Start with the `Uniform` distribution. Rainfall for the month of April seems to go from 0 to 12 units, so let's pick the Uniform distribution to model the $\alpha$ parameter for our gamma function. The Uniform distribution also needs start and end parameters. We pick them to be wide enough to match the data. Then we model april rainfall with the Gamme distribution.

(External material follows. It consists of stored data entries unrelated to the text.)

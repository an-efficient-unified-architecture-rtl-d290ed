// barrett_reduce: registered reduction of a signed accumulator modulo q.
//
// The accumulators hold unreduced signed sums; for prime q they are reduced
// on read-out by a general Barrett reduction, with q chosen at run time.
// The magnitude u = |x| is reduced as
//   t = floor(u * m / 2^BAR_K),  m = floor(2^BAR_K / q),  r = u - t*q,
// followed by one conditional subtraction of q; since u < 2^BAR_K the
// estimate t is at most one below floor(u/q). A negative x then gives
// q - r (or 0). Reducing the magnitude and restoring the sign, and the choice
// BAR_K = ACC_W, are this design's own; the document names the Barrett
// reduction and the clocked output register only.
//
// Interface: q and m must match (m from xnet_pkg::ring_bar_m). When en is
// high the result is registered on the rising clock edge: one cycle latency.
module barrett_reduce
  import xnet_pkg::*;
(
  input  logic                    clk,
  input  logic                    rst_n,
  input  logic                    en,
  input  logic signed [ACC_W-1:0] x,
  input  logic [Q_W:0]            q,
  input  logic [BAR_M_W-1:0]      m,
  output logic [Q_W-1:0]          r
);

  localparam int unsigned PW = ACC_W + BAR_M_W;

  logic [ACC_W-1:0] u;
  logic [PW-1:0]    prod;
  logic [ACC_W-1:0] t;
  logic [ACC_W-1:0] rem;
  logic [ACC_W-1:0] rem1;
  logic [Q_W-1:0]   res;

  always_comb begin
    u    = x[ACC_W-1] ? ACC_W'(-x) : ACC_W'(x);
    prod = PW'(u) * PW'(m);
    t    = ACC_W'(prod >> BAR_K);
    rem  = u - ACC_W'(t * ACC_W'(q));
    rem1 = (rem >= ACC_W'(q)) ? rem - ACC_W'(q) : rem;
    if (x[ACC_W-1] && rem1 != '0)
      res = Q_W'(ACC_W'(q) - rem1);
    else
      res = Q_W'(rem1);
  end

  always_ff @(posedge clk or negedge rst_n) begin
    if (!rst_n)  r <= '0;
    else if (en) r <= res;
  end

endmodule
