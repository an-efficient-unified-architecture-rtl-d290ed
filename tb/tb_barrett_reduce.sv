// tb_barrett_reduce: reduces extreme and random signed accumulator values
// modulo each prime q (3329, 4621, 4591, 5167) and checks the registered
// result, one cycle after en, against the integer remainder in [0, q).
module tb_barrett_reduce;
  import xnet_pkg::*;

  logic clk = 0, rst_n = 0, en = 0;
  logic signed [ACC_W-1:0] x = '0;
  logic [Q_W:0]            q = '0;
  logic [BAR_M_W-1:0]      m = '0;
  logic [Q_W-1:0]          r;
  int checks = 0, failures = 0;

  barrett_reduce dut (.*);

  always #5 clk = ~clk;

  initial begin
    repeat (20000) @(posedge clk);
    failures++;
    $display("TB_RESULT checks=%0d failures=%0d", checks, failures);
    $finish;
  end

  task automatic one(input int unsigned ring, input longint xv);
    longint qv = longint'(ring_q(ring));
    longint expv = ((xv % qv) + qv) % qv;
    x  <= ACC_W'(xv);
    q  <= (Q_W+1)'(qv);
    m  <= ring_bar_m(ring);
    en <= 1;
    @(posedge clk);
    en <= 0;
    #1;
    checks++;
    if (longint'(r) != expv) begin
      failures++;
      if (failures < 10) $display("q=%0d x=%0d: got %0d expected %0d", qv, xv, r, expv);
    end
  endtask

  initial begin
    repeat (2) @(posedge clk);
    rst_n <= 1;
    @(posedge clk);
    for (int ring = 0; ring < NUM_RINGS; ring++) begin
      if (!ring_barrett(ring)) continue;
      one(ring, 0);
      one(ring, 1);
      one(ring, -1);
      one(ring, longint'(ring_q(ring)));
      one(ring, -longint'(ring_q(ring)));
      one(ring, (64'sd1 <<< (ACC_W-1)) - 1);
      one(ring, -(64'sd1 <<< (ACC_W-1)));
      repeat (500) one(ring, longint'($signed(ACC_W'($urandom))));
    end
    $display("TB_RESULT checks=%0d failures=%0d", checks, failures);
    $finish;
  end
endmodule
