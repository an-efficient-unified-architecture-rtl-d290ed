// mac_unit: one coefficient lane of the x-net accumulator array.
//
// Lane j holds the accumulator r_j. In the compute phase it adds, for each of
// the BETA large coefficients handled in this cycle, the precomputed product
// selected by the small coefficient a_j of the matching power a(x)*x^k: the
// multiplier of a textbook MAC is replaced by a multiplexer over the shared
// products (-KMAX..KMAX times b). The first compute cycle starts from zero
// instead of the old value, which clears r(x) without a separate pass.
// In the read phase the lane instead loads shift_in, the accumulator GAMMA
// lanes below it, so that r(x) moves towards the read-out end of the array.
// No reduction mod q happens here: the accumulator is wide enough for the
// unreduced sum and is reduced once on read-out.
//
// Interface: add_en / clr select accumulate (clr = start from zero),
// shift_en selects the read-out shift; at most one of add_en and shift_en is
// high. A small coefficient outside [-KMAX, KMAX] selects no product (adds
// zero); lanes above n-1 may hold such values and are never read. The
// accumulator updates on the rising clock edge; rst_n is an
// asynchronous active-low reset to zero.
module mac_unit
  import xnet_pkg::*;
#(
  parameter int unsigned BETA = 1
) (
  input  logic                                         clk,
  input  logic                                         rst_n,
  input  logic                                         add_en,
  input  logic                                         clr,
  input  logic                                         shift_en,
  input  logic signed [BETA-1:0][S_W-1:0]              a,
  input  logic signed [BETA-1:0][2*KMAX:0][PROD_W-1:0] prod,
  input  logic signed [ACC_W-1:0]                      shift_in,
  output logic signed [ACC_W-1:0]                      acc
);

  logic signed [ACC_W-1:0] sum;

  always_comb begin
    sum = clr ? '0 : acc;
    for (int k = 0; k < BETA; k++) begin
      for (int s = 0; s <= 2*KMAX; s++) begin
        if (int'($signed(a[k])) == s - int'(KMAX))
          sum = sum + ACC_W'($signed(prod[k][s]));
      end
    end
  end

  always_ff @(posedge clk or negedge rst_n) begin
    if (!rst_n)        acc <= '0;
    else if (shift_en) acc <= shift_in;
    else if (add_en)   acc <= sum;
  end

endmodule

This is the modeling part:

```python
from pymc3 import Model, Uniform

with Model() as rainfall_model:
    ualpha = Uniform('ualpha', lower=0, upper=15)
    ubeta = Uniform('ubeta', lower=0, upper=15)
    
with rainfall_model:
    april_like = Gamma('april_like', alpha=ualpha, beta=ubeta, observed=precip.Apr)
```

This is the simulation part (the probabilistic program that yields the best values for parameters $\alpha$ and $\beta$). Be patient:
```python
from pymc3 import fit

with rainfall_model: 
    rainfall_trace = fit(random_seed=RANDOM_SEED).sample(1000)
```

And this is how we plot our posterior pdf for rainfall (our model for april):
```python
from pymc3 import plot_posterior

plot_posterior(rainfall_trace[100:], 
                varnames=['ualpha', 'ubeta'],
                color='#87ceeb');
```

Then we check if our posterior model matches our histogram. If it does, we say "we found a good model for April!"!

We can use the `gamma.pdf` function in `scipy.stats.distributions` to plot the distributions implied by the calculated alphas and betas. 

```python
from scipy.stats.distributions import gamma

ualpha_posterior_mean = ...
ubeta_posterior_mean = ...

precip.Apr.hist(normed=True, bins=20)
plt.plot(np.linspace(0, 25), gamma.pdf(np.linspace(0, 25), ualpha_posterior_mean, ubeta_posterior_mean))
```

Are my hyperparameters not the right choice? Try different ones and improve on my model for extra credit.

### Exercise 2:

Did the Uniform distribution work out well in your modeling exercise above? Well, it didn't for professor!

Let's try the `Normal` distribution instead. Please make sure to introduce **new** variables for your priors (xxxalpha, xxxbeta), as well as your simulation trace (xxxapril_like). Replace xxx with whatever you want.

What's the right support for the normal (the right mean and standard deviation)? Pick a mean that centers the gaussian around the peak of the month, and a standard deviation that allows the gaussian to cover all the data.

### Exercise 3: 

Let's try to accelerate things and try the exponential distribution, instead. Find the right number $x$ so that the distribution covers the range of possible precipitation values.  In other words, find the right value $y$ such that `Exponential.dist(1/3).random(size=10000)` covers from 0 to 12 for the month of April. Try different values out by plotting with:

```python
sns.distplot(Exponential.dist(1/3).random(size=10000), kde=False);
```


### Exercise 4:

Do the month of January.

### (Deep thought) Exercise 5:

How would you model *all* months together (*one* model, *all* months)? Is that even possible?